"Errabunda Mente"

2011/05/05

El tiempo y el ajedrez


La opinión del Dr. Erik Avilés

En la Asociación de Clubes de Ajedrez de Michoacán reconocemos la labor que realizan los padres de familia apoyando a sus hijos para que desarrollen sus capacidades en un deporte que cuenta con poco apoyo institucional.  Quien asume el compromiso tiene derecho a opinar. A nivel nacional celebramos los esfuerzos de contraloría social que ha realizado la Asociación Nacional de Padres de Ajedrecistas, A.C., que ha  contribuido al desarrollo de los eventos. Por tales razones, en Michoacán consideramos valioso tenerlos dentro de la asociación y les hemos abierto oficialmente espacio, para que  tengan voz y voto.

Una de las quejas más recurrentes es la falta de recursos, ya que cuando solicitan apoyo para los medallistas de Olimpiada, no se brinda en suficiencia debido a que son medallistas de “ajedrez rápido”. Es decir, hay diferencia en apoyo respecto a otros deportes, pero no la hay al socializar gubernamentalmente los resultados.
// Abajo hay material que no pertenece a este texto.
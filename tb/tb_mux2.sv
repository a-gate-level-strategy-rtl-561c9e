// Self-checking testbench for mux2 at 8 bits: random data on both inputs
// with both select values; the output must equal the selected input.
module tb_mux2;

  localparam int unsigned W = 8;

  logic [W-1:0] in0, in1, y;
  logic         sel;
  int           checks = 0;
  int           failures = 0;

  mux2 #(.W(W)) dut (.in0(in0), .in1(in1), .sel(sel), .y(y));

  initial begin
    #100000;
    failures++;
    $display("watchdog expired");
    $display("TB_RESULT checks=%0d failures=%0d", checks, failures);
    $finish;
  end

  initial begin
    for (int n = 0; n < 200; n++) begin
      in0 = W'($urandom);
      in1 = W'($urandom);
      sel = 1'(n);
      #1;
      checks++;
      if (y !== (sel ? in1 : in0)) begin
        failures++;
        $display("FAIL sel=%0d in0=%h in1=%h y=%h", sel, in0, in1, y);
      end
    end
    $display("TB_RESULT checks=%0d failures=%0d", checks, failures);
    $finish;
  end

endmodule
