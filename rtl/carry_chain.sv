// M-bit carry chain: M full adders in ripple connection.
//
// Bit k adds x[k], y[k] and the carry out of bit k-1; bit 0 takes cin. The
// carry out of bit M-1 is the chain's cout. In the carry select adder this
// chain is the first block on its own (fed by the adder carry input), and two
// copies of it, with carry inputs tied to 0 and 1, form each later block.
// The worst-case delay of the chain is M carry delays of the full adder.
//
// Interface: x, y (M bits), cin in; s (M bits), cout out.
// Timing: purely combinational.
module carry_chain #(
  parameter int unsigned M = 2
) (
  input  logic [M-1:0] x,
  input  logic [M-1:0] y,
  input  logic         cin,
  output logic [M-1:0] s,
  output logic         cout
);

  // c[k] is the carry into bit k; c[M] is the chain carry output.
  logic [M:0] c;

  assign c[0] = cin;

  for (genvar k = 0; k < M; k++) begin : g_bit
    full_adder u_fa (
      .a  (x[k]),
      .b  (y[k]),
      .ci (c[k]),
      .s  (s[k]),
      .co (c[k+1])
    );
  end

  assign cout = c[M];

endmodule
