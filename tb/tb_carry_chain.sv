// Self-checking testbench for carry_chain at M = 5: every combination of the
// two 5-bit operands and the carry input is applied and {cout, s} is compared
// with the integer sum x + y + cin.
module tb_carry_chain;

  localparam int unsigned M = 5;

  logic [M-1:0] x, y, s;
  logic         cin, cout;
  int           checks = 0;
  int           failures = 0;

  carry_chain #(.M(M)) dut (.x(x), .y(y), .cin(cin), .s(s), .cout(cout));

  initial begin
    #1000000;
    failures++;
    $display("watchdog expired");
    $display("TB_RESULT checks=%0d failures=%0d", checks, failures);
    $finish;
  end

  initial begin
    for (int v = 0; v < (1 << (2 * M + 1)); v++) begin
      int unsigned total;
      {cin, x, y} = (2 * M + 1)'(v);
      total = int'(x) + int'(y) + int'(cin);
      #1;
      checks++;
      if ({cout, s} != (M + 1)'(total)) begin
        failures++;
        if (failures < 10)
          $display("FAIL x=%0d y=%0d cin=%0d: got %0d", x, y, cin, {cout, s});
      end
    end
    $display("TB_RESULT checks=%0d failures=%0d", checks, failures);
    $finish;
  end

endmodule
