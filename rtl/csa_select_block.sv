// One carry-select block of the carry select adder (every block but the
// first).
//
// Two M-bit carry chains add the same operand bits, one assuming a block
// carry input of 0 and the other assuming 1, so both results are ready after
// M full-adder carry delays without waiting for the previous block. When the
// previous block's carry output (sel) arrives, M sum multiplexers pick the
// sum bits of the matching chain, and the carry multiplexer MUX_i picks the
// matching chain carry as this block's carry output. sel therefore drives
// M + 1 multiplexer select inputs, the fan-out that sets the MUX delay in
// the delay model the block sizes are chosen with.
//
// Interface: x, y (M bits), sel = carry out of the previous block in;
// s (M bits), cout = carry out of this block out.
// Timing: purely combinational.
module csa_select_block #(
  parameter int unsigned M = 2
) (
  input  logic [M-1:0] x,
  input  logic [M-1:0] y,
  input  logic         sel,
  output logic [M-1:0] s,
  output logic         cout
);

  logic [M-1:0] s0, s1;   // chain sums for carry input 0 and 1
  logic         c0, c1;   // chain carry outputs for carry input 0 and 1

  carry_chain #(.M(M)) u_chain0 (
    .x    (x),
    .y    (y),
    .cin  (1'b0),
    .s    (s0),
    .cout (c0)
  );

  carry_chain #(.M(M)) u_chain1 (
    .x    (x),
    .y    (y),
    .cin  (1'b1),
    .s    (s1),
    .cout (c1)
  );

  // Sum multiplexers.
  mux2 #(.W(M)) u_sum_mux (
    .in0 (s0),
    .in1 (s1),
    .sel (sel),
    .y   (s)
  );

  // Carry multiplexer MUX_i.
  mux2 #(.W(1)) u_carry_mux (
    .in0 (c0),
    .in1 (c1),
    .sel (sel),
    .y   (cout)
  );

endmodule
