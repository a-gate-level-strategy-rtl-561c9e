// Self-checking testbench for csa_select_block at M = 4: every combination of
// the operands and of the select (the carry of the block below) is applied.
// The expected result is the integer sum x + y + sel, i.e. the block must
// behave like a 4-bit adder whose carry input is the select signal.
module tb_csa_select_block;

  localparam int unsigned M = 4;

  logic [M-1:0] x, y, s;
  logic         sel, cout;
  int           checks = 0;
  int           failures = 0;

  csa_select_block #(.M(M)) dut (.x(x), .y(y), .sel(sel), .s(s), .cout(cout));

  initial begin
    #1000000;
    failures++;
    $display("watchdog expired");
    $display("TB_RESULT checks=%0d failures=%0d", checks, failures);
    $finish;
  end

  initial begin
    for (int v = 0; v < (1 << (2 * M + 1)); v++) begin
      int unsigned total;
      {sel, x, y} = (2 * M + 1)'(v);
      total = int'(x) + int'(y) + int'(sel);
      #1;
      checks++;
      if ({cout, s} != (M + 1)'(total)) begin
        failures++;
        if (failures < 10)
          $display("FAIL x=%0d y=%0d sel=%0d: got %0d", x, y, sel, {cout, s});
      end
    end
    $display("TB_RESULT checks=%0d failures=%0d", checks, failures);
    $finish;
  end

endmodule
Si no son medallas, ¿qué se requiere para obtener apoyo?

Respecto al apoyo, ya hubo consenso: se requiere un entrenador de alto rendimiento en Michoacán, dedicado exclusivamente a formar a los talentos.

Ante ello, un error  es  escindir el ajedrez rápido del de ritmo lento.  No son disciplinas separadas,  ya que hacen falta  competencias de varios días que permitan que los jugadores reflexionen largamente, aprendiendo a analizar durante largos periodos de tiempo y a forzar su capacidad ajedrecística durante horas. 

Sin embargo, en círculos ejecutivos, la imagen de dos venerables ancianos meditando frente a un tablero de ajedrez es emblemática de la frase “parálisis por análisis” que se utiliza en ambientes de negocios y que en cierta medida aleja a muchas personas del deporte-ciencia, por considerarse oneroso en tiempo.

En cambio, los torneos en la plaza o en el portal no pueden durar demasiado tiempo, pero sirven para socializar nuestro deporte y aportan el que los participantes sean capaces de reproducir rápidamente posiciones creativas, llenas de ataque y empuje combinatorio en partidas de a lo sumo, una hora de duración por jugador. El ajedrez rápido es didáctico en la medida en la que logra fijar conocimientos y  despierta la velocidad de reacción.

La partida de nuestra vida se juega en el devenir cotidiano y en el plan de vida que hemos sido capaces de construir  y en ella es tan virtuoso quien reflexiona largamente como quien decide rápido. La práctica sistemática del ajedrez desarrolla ambas cualidades, sin olvidar que su verdadero valor radica en saber en qué momento discernir con calma y en cuál instante debe tomarse una decisión rápida. Logrando socializar la importancia de la relación entre el tiempo  y el ajedrez, su momento en Michoacán habrá llegado.